AI Customer Support¶

This case shows how to build an AI customer-support digital human with OpenTalking. The first version uses the mock synthesis backend, so it does not require a GPU or talking-head weights. After validation, replace mock with Wav2Lip, QuickTalk, FlashTalk, or another backend.

Suitable Scenarios¶

Voice support on a website, product console, or showroom screen.
A visual interface for internal knowledge-base Q&A.
Sales assistance, feature explanation, and onboarding.
Teams that want to validate LLM, TTS, captions, and WebRTC before handling model weights.

Expected Result¶

The user talks to a digital support agent in the browser. OpenTalking handles sessions, speech recognition, LLM responses, TTS, caption events, and WebRTC playback. The business layer can control the answer through a system prompt, retrieval, or an upstream agent.

flowchart LR
    User[User browser]
    WebUI[OpenTalking WebUI]
    API[OpenTalking API]
    LLM[Support LLM / Agent]
    TTS[TTS provider]
    Avatar[Avatar backend<br/>mock or real model]

    User --> WebUI
    WebUI --> API
    API --> LLM
    API --> TTS
    API --> Avatar
    Avatar --> API
    API -->|SSE / WebRTC| WebUI

Prerequisites¶

Finish Quickstart or Mock E2E.
Configure OPENTALKING_LLM_API_KEY in .env; if microphone input is enabled, also configure OPENTALKING_STT_DASHSCOPE_API_KEY.
Use a Chromium-based browser for the smoothest WebRTC path.

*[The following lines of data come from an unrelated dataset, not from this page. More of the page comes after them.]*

// ingress_cell: ingress cell decoder and encoder (RM writer, CRC generator).
//
// Cells pass through a two-cell buffer (cell_buffer). While a cell arrives
// the decoder identifies a backward RM cell sent by the source (PTI = 110,
// DIR = 1, BN = 0), reads its ER and MCR and checks its CRC-10. When the
// last byte is in and the CRC is good, the cell's rewrite is decided and
// stored with its buffer half:
//   * the rate-format adder forms er_engine + MCR; if the cell's ER is larger,
//     that sum replaces the ER field;
//   * NI and CI are set when the queue-length detector says so (never cleared).
// As the cell leaves, the changed bytes are substituted and a CRC generator
// recomputes the CRC-10 over the outgoing payload and inserts it into the
// last 10 bits. A cell with a bad CRC, a data cell or any other RM cell is
// forwarded untouched. The ER + MCR rule, the NI/CI marking, the CRC
// regeneration and the cancellation on CRC error follow the document; the
// byte offsets follow the standard RM cell and the buffering is this
// design's. Latency is one cell time.
module ingress_cell
  import abr_pkg::*;
(
  input  logic       clk,
  input  logic       rst_n,
  input  logic       rx_valid,
  input  logic       rx_soc,
  input  logic [7:0] rx_data,
  output logic       rx_ready,
  input  logic       tx_ready,
  output logic       tx_valid,
  output logic       tx_soc,
  output logic [7:0] tx_data,
  input  rate_t      er_engine,   // ER prepared by the ER engine (rate format)
  input  logic       ni,          // no-increase condition
  input  logic       ci,          // congestion-indication condition
  output logic       rm_seen,     // pulse: a backward RM cell from the source fully received
  output logic       rm_crc_ok,   // its CRC verdict
  output logic       er_written   // pulse: its ER will be replaced
);
  typedef struct packed {
    logic  mod;
    logic  wr_er;
    rate_t er;
    logic  ni;
    logic  ci;
  } meta_t;

  logic       wr_en, wr_bank, wr_last, rd_bank, rd_fire;
  logic [5:0] wr_idx, rd_idx;
  logic [7:0] buf_data;
  logic       is_rm, bwd_src;
  logic [7:0] er_hi, mcr_hi;
  rate_t      rm_er, rm_mcr;
  logic [1:0] crc_hi;
  logic [9:0] chk_q, chk_nxt, gen_q, gen_nxt;
  meta_t      meta [2];
  meta_t      cur;
  rate_t      sum;
  logic       er_gt_sum;
  logic       good;

  cell_buffer u_buf (
    .clk, .rst_n,
    .in_valid(rx_valid), .in_soc(rx_soc), .in_data(rx_data), .in_ready(rx_ready),
    .wr_en, .wr_idx, .wr_bank, .wr_last,
    .out_ready(tx_ready), .out_valid(tx_valid), .out_soc(tx_soc), .out_data(buf_data),
    .rd_idx, .rd_bank, .rd_fire
  );

  // CRC checker on the incoming cell
  crc10 u_chk (
    .clk, .rst_n,
    .clear(wr_en && wr_idx == 6'(IDX_PAYLOAD - 1)),
    .en(wr_en && wr_idx >= 6'(IDX_PAYLOAD) && wr_idx <= 6'(IDX_CRC_HI)),
    .six(wr_idx == 6'(IDX_CRC_HI)),
    .data(rx_data),
    .crc(chk_q), .nxt(chk_nxt)
  );

  // ER + MCR and the comparison with the cell's ER
  rate_alu u_add (
    .a(er_engine), .b(rm_mcr), .sub(1'b0), .c(rm_er),
    .res(sum), .c_gt_res(er_gt_sum)
  );

  assign good = wr_last && is_rm && bwd_src && (chk_q == {crc_hi, rx_data});

  always_ff @(posedge clk or negedge rst_n) begin
    if (!rst_n) begin
      is_rm <= 1'b0; bwd_src <= 1'b0; er_hi <= '0; mcr_hi <= '0; crc_hi <= '0;
      rm_er <= '0; rm_mcr <= '0; rm_seen <= 1'b0; rm_crc_ok <= 1'b0; er_written <= 1'b0;
      meta[0] <= '0; meta[1] <= '0;
    end else begin
      rm_seen    <= 1'b0;
      er_written <= 1'b0;
      if (wr_en) begin
        unique case (int'(wr_idx))
          IDX_PTI:     is_rm   <= (rx_data[3:1] == PTI_RM);
          IDX_MSGTYPE: bwd_src <= rx_data[MT_DIR] && !rx_data[MT_BN];
          IDX_ER:      er_hi   <= rx_data;
          IDX_ER + 1:  rm_er   <= {er_hi, rx_data};
          IDX_MCR:     mcr_hi  <= rx_data;
          IDX_MCR + 1: rm_mcr  <= {mcr_hi, rx_data};
          IDX_CRC_HI:  crc_hi  <= rx_data[1:0];
          IDX_CRC_LO: begin
            rm_seen    <= is_rm && bwd_src;
            rm_crc_ok  <= (chk_q == {crc_hi, rx_data});
            er_written <= good && er_gt_sum;
            meta[wr_bank] <= '{mod: good, wr_er: good && er_gt_sum, er: sum, ni: ni, ci: ci};
          end
          default: ;
        endcase
      end
    end
  end

  // RM writer on the outgoing cell
  assign cur = meta[rd_bank];
  logic [7:0] mod_byte;
  always_comb begin
    mod_byte = buf_data;
    if (cur.mod) begin
      unique case (int'(rd_idx))
        IDX_MSGTYPE: mod_byte = buf_data | {2'b00, cur.ci, cur.ni, 4'b0000};
        IDX_ER:      if (cur.wr_er) mod_byte = cur.er[15:8];
        IDX_ER + 1:  if (cur.wr_er) mod_byte = cur.er[7:0];
        default: ;
      endcase
    end
  end

  // CRC generator on the outgoing cell
  crc10 u_gen (
    .clk, .rst_n,
    .clear(rd_fire && rd_idx == 6'(IDX_PAYLOAD - 1)),
    .en(rd_fire && rd_idx >= 6'(IDX_PAYLOAD) && rd_idx <= 6'(IDX_CRC_HI)),
    .six(rd_idx == 6'(IDX_CRC_HI)),
    .data(mod_byte),
    .crc(gen_q), .nxt(gen_nxt)
  );

  always_comb begin
    tx_data = mod_byte;
    if (cur.mod && rd_idx == 6'(IDX_CRC_HI)) tx_data = {mod_byte[7:2], gen_nxt[9:8]};
    if (cur.mod && rd_idx == 6'(IDX_CRC_LO)) tx_data = gen_q[7:0];
  end
endmodule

1. Configure the Support Persona¶

.env

OPENTALKING_LLM_SYSTEM_PROMPT=You are an OpenTalking product support agent. Keep answers concise, polite, and conversational. For pricing, contracts, legal commitments, or unsupported claims, ask the user to contact a human sales representative. Do not invent features.
OPENTALKING_TTS_DEFAULT_PROVIDER=edge
OPENTALKING_TTS_EDGE_VOICE=zh-CN-XiaoxiaoNeural

If you already have a support agent, expose it through an OpenAI-compatible endpoint:

.env

OPENTALKING_LLM_BASE_URL=http://your-agent-gateway/v1
OPENTALKING_LLM_MODEL=customer-support-agent
OPENTALKING_LLM_API_KEY=<token>

2. Start the Mock Support Pipeline¶

terminal

source .venv/bin/activate
bash scripts/quickstart/start_mock.sh

Open http://localhost:5173, select the built-in avatar and the mock model, then start speaking. The image is a placeholder, but STT, LLM, TTS, captions, and WebRTC are real.

3. Embed Through the API¶

The WebUI is useful for validation. A business system usually calls the API directly:

GET /models to inspect available models.
GET /avatars to inspect available avatars.
POST /sessions to create a session.
Establish WebRTC signaling or let the WebUI host playback.
Subscribe to GET /sessions/{session_id}/events for captions, status, and errors.

See Sessions API and Events and Streaming.

4. Replace Mock with a Real Avatar¶

Goal	Recommended path
Quick lip-sync on a consumer GPU	QuickTalk or Wav2Lip
Higher quality through a remote model service	FlashTalk + OmniRT
API or frontend development	Keep `mock` until the business flow is stable

The frontend and API flow remain the same. Select the new model and a matching avatar when creating the session.

Validation¶

GET /health returns {"status":"ok"}.
GET /models reports the target model as connected: true.
The browser receives caption events and audio playback.
Support questions follow the configured persona.
After interruption or a new question, the session can continue.

Troubleshooting¶

Symptom	Action
Answers are too long	Tighten `OPENTALKING_LLM_SYSTEM_PROMPT`; ask for 2 to 4 sentences per answer.
Business facts are inaccurate	Use retrieval or an upstream support agent instead of prompt-only grounding.
Mock works but the real model has no video	Check `/models`, then verify that the avatar `model_type` matches the selected model.
No browser audio	Check autoplay restrictions; require a user click before starting the session.